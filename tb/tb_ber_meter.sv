// tb_ber_meter: a PRBS19 stream (b[n] = b[n-19]^b[n-18]^b[n-17]^b[n-14],
// generated here) is cut into 256-bit blocks. Block 0 is garbage and must be
// ignored (no sync yet); block 1 carries in_first; then 6 more blocks. A
// known number of bits is flipped outside the 19 seed bits. The meter must
// count exactly 7*256-19 compared bits and exactly the flipped bits as
// errors, one clock after the last block.
`timescale 1ns/1ps
module tb_ber_meter;
  logic clk = 0, rst_n = 0, in_valid = 0, in_first = 0, synced;
  logic [255:0] in_bits;
  logic [47:0] bits_cnt, err_cnt;
  int checks = 0, failures = 0;
  always #1 clk = ~clk;
  ber_meter #(.NB(256)) dut (.*);
  initial begin
    repeat (3000) @(posedge clk);
    failures++; $display("TB_RESULT checks=%0d failures=%0d", checks, failures); $finish;
  end
  initial begin
    logic [18:0] lf;
    int nerr;
    lf = 19'h5A5A5;
    nerr = 0;
    repeat (2) @(posedge clk);
    rst_n = 1;
    @(negedge clk);
    in_bits = {8{32'hDEADBEEF}};
    in_valid = 1;
    @(negedge clk);
    in_valid = 0;
    checks++;
    if (bits_cnt != 0 || synced) begin failures++; $display("FAIL: counted before sync"); end
    for (int b = 0; b < 7; b++) begin
      for (int i = 0; i < 256; i++) begin
        in_bits[i] = lf[18] ^ lf[17] ^ lf[16] ^ lf[13];
        lf = {lf[17:0], in_bits[i]};
      end
      if (b > 0 || 1) begin
        for (int e = 0; e < b; e++) begin
          int pos;
          pos = 19 + 36 * e + $urandom_range(0, 35);
          if (b == 0) pos = 100;
          in_bits[pos] = ~in_bits[pos];
          nerr++;
        end
      end
      in_valid = 1; in_first = (b == 0);
      @(negedge clk);
      in_valid = 0; in_first = 0;
    end
    checks += 2;
    if (bits_cnt != 48'(7 * 256 - 19)) begin failures++; $display("FAIL: bits %0d", bits_cnt); end
    if (err_cnt != 48'(nerr)) begin failures++; $display("FAIL: errors %0d expected %0d", err_cnt, nerr); end
    checks++;
    if (!synced) begin failures++; $display("FAIL: not synced"); end
    $display("TB_RESULT checks=%0d failures=%0d", checks, failures);
    $finish;
  end
endmodule
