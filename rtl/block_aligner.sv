// block_aligner: cyclic-prefix removal and block framing of the symbol
// stream.
//
// After the preamble mark from golay_timing, the stream is cut into blocks
// of NCP+NSC symbols; the first NCP (the cyclic prefix) are dropped and the
// NSC remaining symbols are collected and handed on as one vector, with
// out_train set for the NTRAIN training blocks at the start of the frame and
// out_first for the first data block. After NTRAIN+NDATA blocks the unit
// waits for the next mark. The block window is placed ADVANCE symbols early,
// inside the cyclic prefix, so that a timing estimate a few symbols late
// still sees no inter-block interference; the resulting cyclic shift is a
// linear phase over the sub-carriers that the equalizer absorbs. Block boundaries may fall anywhere inside the
// SYM_LANES symbols of a clock; lanes are processed in order. The block is
// output the clock after its last symbol arrives. The 64-symbol blocks and
// the 8-symbol prefix follow the design description (the prefix is counted
// in sub-band symbols); the frame layout is this implementation's choice.
module block_aligner
  import dfts_pkg::*;
#(
  parameter int NTR = NTRAIN,
  parameter int NDA = NDATA,
  parameter int ADVANCE = NCP / 2
) (
  input  logic                 clk,
  input  logic                 rst_n,
  input  logic                 in_valid,
  input  cplx_t                in_data [SYM_LANES],
  input  logic [SYM_LANES-1:0] in_mark,
  output logic                 out_valid,
  output cplx_t                out_data [NSC],
  output logic                 out_train,
  output logic                 out_first
);
  localparam int BLK = NSC + NCP;

  cplx_t       buf_q [NSC];
  logic        act_q;
  logic [7:0]  pos_q;
  logic [15:0] blk_q;

  always_ff @(posedge clk or negedge rst_n) begin
    if (!rst_n) begin
      act_q <= 1'b0;
      pos_q <= '0;
      blk_q <= '0;
      out_valid <= 1'b0;
      out_train <= 1'b0;
      out_first <= 1'b0;
    end else begin
      logic        act, emit, tr, fi;
      logic [7:0]  pos;
      logic [15:0] blk;
      act = act_q; pos = pos_q; blk = blk_q;
      emit = 1'b0; tr = 1'b0; fi = 1'b0;
      if (in_valid) begin
        for (int i = 0; i < SYM_LANES; i++) begin
          if (in_mark[i]) begin
            act = 1'b1; pos = 8'(ADVANCE); blk = '0;
          end else if (act) begin
            if (pos == 8'(BLK - 1)) begin
              emit = 1'b1;
              tr   = blk < 16'(NTR);
              fi   = blk == 16'(NTR);
              pos  = '0;
              blk  = blk + 16'd1;
              if (blk == 16'(NTR + NDA)) act = 1'b0;
            end else begin
              pos = pos + 8'd1;
            end
          end
        end
      end
      act_q <= act; pos_q <= pos; blk_q <= blk;
      out_valid <= emit;
      out_train <= tr;
      out_first <= fi;
    end
  end

  // data path: write every in-block symbol at its place
  always_ff @(posedge clk) begin
    logic       act;
    logic [7:0] pos;
    cplx_t      b [NSC];
    act = act_q; pos = pos_q;
    b = buf_q;
    if (in_valid) begin
      for (int i = 0; i < SYM_LANES; i++) begin
        if (in_mark[i]) begin
          act = 1'b1; pos = 8'(ADVANCE);
        end else if (act) begin
          if (pos >= 8'(NCP)) b[$clog2(NSC)'(pos - 8'(NCP))] = in_data[i];
          if (pos == 8'(BLK - 1)) begin
            out_data <= b;
            pos = '0;
          end else begin
            pos = pos + 8'd1;
          end
        end
      end
    end
    buf_q <= b;
  end
endmodule
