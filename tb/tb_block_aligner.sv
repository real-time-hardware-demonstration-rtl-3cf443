// tb_block_aligner: symbols numbered by their index enter 4 per clock, with
// the preamble mark on symbol 101 (lane 1). With NTR=1 and NDA=3 the
// aligner must deliver exactly 4 blocks; block b must hold symbols
// 102 + 72b + (8-4) ... +63 (cyclic prefix dropped, window advanced by 4),
// with out_train on block 0 and out_first on block 1, on the clock edge that
// its last symbol arrives (registered at that same edge).
`timescale 1ns/1ps
module tb_block_aligner;
  import dfts_pkg::*;
  localparam int MARK = 101;
  logic clk = 0, rst_n = 0, in_valid = 0, out_valid, out_train, out_first;
  cplx_t in_data [SYM_LANES];
  logic [SYM_LANES-1:0] in_mark;
  cplx_t out_data [NSC];
  int checks = 0, failures = 0;
  always #1 clk = ~clk;
  block_aligner #(.NTR(1), .NDA(3)) dut (.*);
  initial begin
    repeat (3000) @(posedge clk);
    failures++; $display("TB_RESULT checks=%0d failures=%0d", checks, failures); $finish;
  end
  initial begin
    int nblk;
    repeat (2) @(posedge clk);
    rst_n = 1;
    nblk = 0;
    fork
      begin
        for (int c = 0; c < 200; c++) begin
          @(negedge clk);
          in_valid = 1;
          for (int i = 0; i < 4; i++) begin
            in_data[i].re = 16'(4 * c + i);
            in_data[i].im = 16'(-(4 * c + i));
            in_mark[i] = (4 * c + i == MARK);
          end
        end
        @(negedge clk) in_valid = 0;
      end
      for (int t = 0; t < 205; t++) begin
        @(posedge clk);
        #0.1;
        if (out_valid) begin
          int first, last;
          first = MARK + 1 + 72 * nblk + NCP - 4;
          last  = first + NSC - 1;
          checks++;
          if (t != last / 4) begin failures++; $display("FAIL: block %0d out at edge %0d, last symbol in clock %0d", nblk, t, last / 4); end
          for (int i = 0; i < NSC; i++) begin
            checks++;
            if (out_data[i].re != 16'(first + i) || out_data[i].im != 16'(-(first + i))) begin
              failures++; if (failures < 10) $display("FAIL block %0d sym %0d got %0d exp %0d", nblk, i, out_data[i].re, first + i);
            end
          end
          checks++;
          if (out_train != (nblk == 0) || out_first != (nblk == 1)) begin failures++; $display("FAIL flags block %0d", nblk); end
          nblk++;
        end
      end
    join
    checks++;
    if (nblk != 4) begin failures++; $display("FAIL: %0d blocks", nblk); end
    $display("TB_RESULT checks=%0d failures=%0d", checks, failures);
    $finish;
  end
endmodule
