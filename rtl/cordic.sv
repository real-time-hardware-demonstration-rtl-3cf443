// cordic: CORDIC rotator / vectoring unit with ITER micro-rotations.
//
// Angles are AW-bit two's complement fractions of a full turn (2^AW = 2*pi).
// VECTORING=1: rotates (x_in, y_in) onto the positive x axis and returns its
// angle in z_out (x_out = K*|v|, K ~ 1.6468). VECTORING=0: rotates (x_in,
// y_in) by the angle z_in (result scaled by K). A first step rotates by pi
// when the vector (or angle) lies in the left half plane, so the whole
// circle is covered. The micro-rotations are unrolled combinationally with
// one output register: latency 1 clock, one result per clock. Used to turn
// the pilot phasor into an angle and back into a unit phasor; the use of a
// CORDIC is this implementation's choice.
module cordic #(
  parameter bit VECTORING = 1'b1,
  parameter int W         = 24,
  parameter int AW        = 16,
  parameter int ITER      = 14
) (
  input  logic                 clk,
  input  logic signed [W-1:0]  x_in,
  input  logic signed [W-1:0]  y_in,
  input  logic signed [AW-1:0] z_in,
  output logic signed [W-1:0]  x_out,
  output logic signed [W-1:0]  y_out,
  output logic signed [AW-1:0] z_out
);
  typedef logic signed [AW-1:0] atan_t [ITER];
  function automatic atan_t mk_atan();
    atan_t t;
    for (int i = 0; i < ITER; i++)
      t[i] = AW'($rtoi($floor($atan(1.0 / real'(2 ** i)) / (2.0 * 3.14159265358979323846)
                              * real'(2.0 ** AW) + 0.5)));
    return t;
  endfunction
  localparam atan_t ATAN = mk_atan();
  localparam logic signed [AW-1:0] PI = {1'b1, {(AW-1){1'b0}}};  // -pi == +pi

  always_ff @(posedge clk) begin
    logic signed [W+1:0]  x, y, xn;
    logic signed [AW-1:0] z;
    x = (W+2)'(x_in);
    y = (W+2)'(y_in);
    z = VECTORING ? '0 : z_in;
    if (VECTORING ? (x < 0) : (z[AW-1] != z[AW-2])) begin
      x = -x;
      y = -y;
      z = z + PI;   // vectoring: angle of result is pi more; rotation: pi of it done
    end
    for (int i = 0; i < ITER; i++) begin
      if (VECTORING ? (y < 0) : (z >= 0)) begin
        xn = x - (y >>> i);
        y  = y + (x >>> i);
        x  = xn;
        z  = z - ATAN[i];
      end else begin
        xn = x + (y >>> i);
        y  = y - (x >>> i);
        x  = xn;
        z  = z + ATAN[i];
      end
    end
    x_out <= W'(x);
    y_out <= W'(y);
    z_out <= z;
  end
endmodule
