// tb_cordic: random vectors through the vectoring unit (angle checked
// against atan2 computed here, all four quadrants, within 0.05 degree) and
// random angles through the rotating unit (rotating (1/K,0) must give
// cos/sin of the angle within 0.1 %). One clock of latency.
`timescale 1ns/1ps
module tb_cordic;
  localparam real PI = 3.14159265358979323846;
  logic clk = 0;
  logic signed [23:0] vx_in, vy_in, vx, vy, rx, ry;
  logic signed [15:0] vz, rz_in, rz;
  int checks = 0, failures = 0;
  always #1 clk = ~clk;
  cordic #(.VECTORING(1'b1), .W(24), .AW(16), .ITER(14)) u_v (.clk, .x_in(vx_in), .y_in(vy_in), .z_in(16'sd0), .x_out(vx), .y_out(vy), .z_out(vz));
  cordic #(.VECTORING(1'b0), .W(24), .AW(16), .ITER(14)) u_r (.clk, .x_in(24'sd9949), .y_in(24'sd0), .z_in(rz_in), .x_out(rx), .y_out(ry), .z_out(rz));
  initial begin
    repeat (3000) @(posedge clk);
    failures++; $display("TB_RESULT checks=%0d failures=%0d", checks, failures); $finish;
  end
  initial begin
    for (int t = 0; t < 500; t++) begin
      real a, got, d, ang;
      @(negedge clk);
      vx_in = 24'($signed($urandom_range(0, 2000000)) - 1000000);
      vy_in = 24'($signed($urandom_range(0, 2000000)) - 1000000);
      rz_in = 16'($urandom);
      @(negedge clk);
      a = $atan2(real'(vy_in), real'(vx_in));
      got = real'(vz) / 65536.0 * 2.0 * PI;
      d = got - a;
      while (d > PI) d -= 2.0 * PI;
      while (d < -PI) d += 2.0 * PI;
      checks++;
      if (d > 0.05 * PI / 180.0 || d < -0.05 * PI / 180.0) begin
        failures++; if (failures < 10) $display("FAIL vectoring (%0d,%0d): %f vs %f", vx_in, vy_in, got, a);
      end
      ang = real'(rz_in) / 65536.0 * 2.0 * PI;
      checks++;
      if ((real'(rx) - 16384.0 * $cos(ang)) ** 2 + (real'(ry) - 16384.0 * $sin(ang)) ** 2 > 16.0 * 16.0) begin
        failures++; if (failures < 10) $display("FAIL rotation %0d: %0d %0d", rz_in, rx, ry);
      end
    end
    $display("TB_RESULT checks=%0d failures=%0d", checks, failures);
    $finish;
  end
endmodule
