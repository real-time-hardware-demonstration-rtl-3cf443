// decim2: decimation by two from 2 samples per symbol to the symbol rate.
//
// Takes the SB_LANES (8) consecutive sub-band samples of a clock and keeps
// every second one, starting at sample `phase`, giving SYM_LANES (4)
// symbols per clock. Sub-symbol timing errors left by this choice appear
// as a linear phase over the sub-carriers and are removed by the
// frequency-domain equalizer. One clock of latency. The factor-2 decimation
// follows the design description; plain sample selection (no extra
// filter, the filter-bank prototype limits the band) is this
// implementation's choice.
module decim2
  import dfts_pkg::*;
(
  input  logic  clk,
  input  logic  rst_n,
  input  logic  phase,
  input  logic  in_valid,
  input  cplx_t in_data  [SB_LANES],
  output logic  out_valid,
  output cplx_t out_data [SYM_LANES]
);
  always_ff @(posedge clk or negedge rst_n) begin
    if (!rst_n) out_valid <= 1'b0;
    else        out_valid <= in_valid;
  end
  always_ff @(posedge clk)
    for (int i = 0; i < SYM_LANES; i++) out_data[i] <= in_data[2 * i + int'(phase)];
endmodule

§ §

_What the task requires_
Taking the listing above as the source, transcribe only the lines starting at the line with "per clock, with" and going through the line with "localparam int MARK = 101;", unaltered and with both ends included.

_Written answer_
// tb_block_aligner: symbols numbered by their index enter 4 per clock, with
// the preamble mark on symbol 101 (lane 1). With NTR=1 and NDA=3 the
// aligner must deliver exactly 4 blocks; block b must hold symbols
// 102 + 72b + (8-4) ... +63 (cyclic prefix dropped, window advanced by 4),
// with out_train on block 0 and out_first on block 1, on the clock edge that
// its last symbol arrives (registered at that same edge).
`timescale 1ns/1ps
module tb_block_aligner;
  import dfts_pkg::*;
  localparam int MARK = 101;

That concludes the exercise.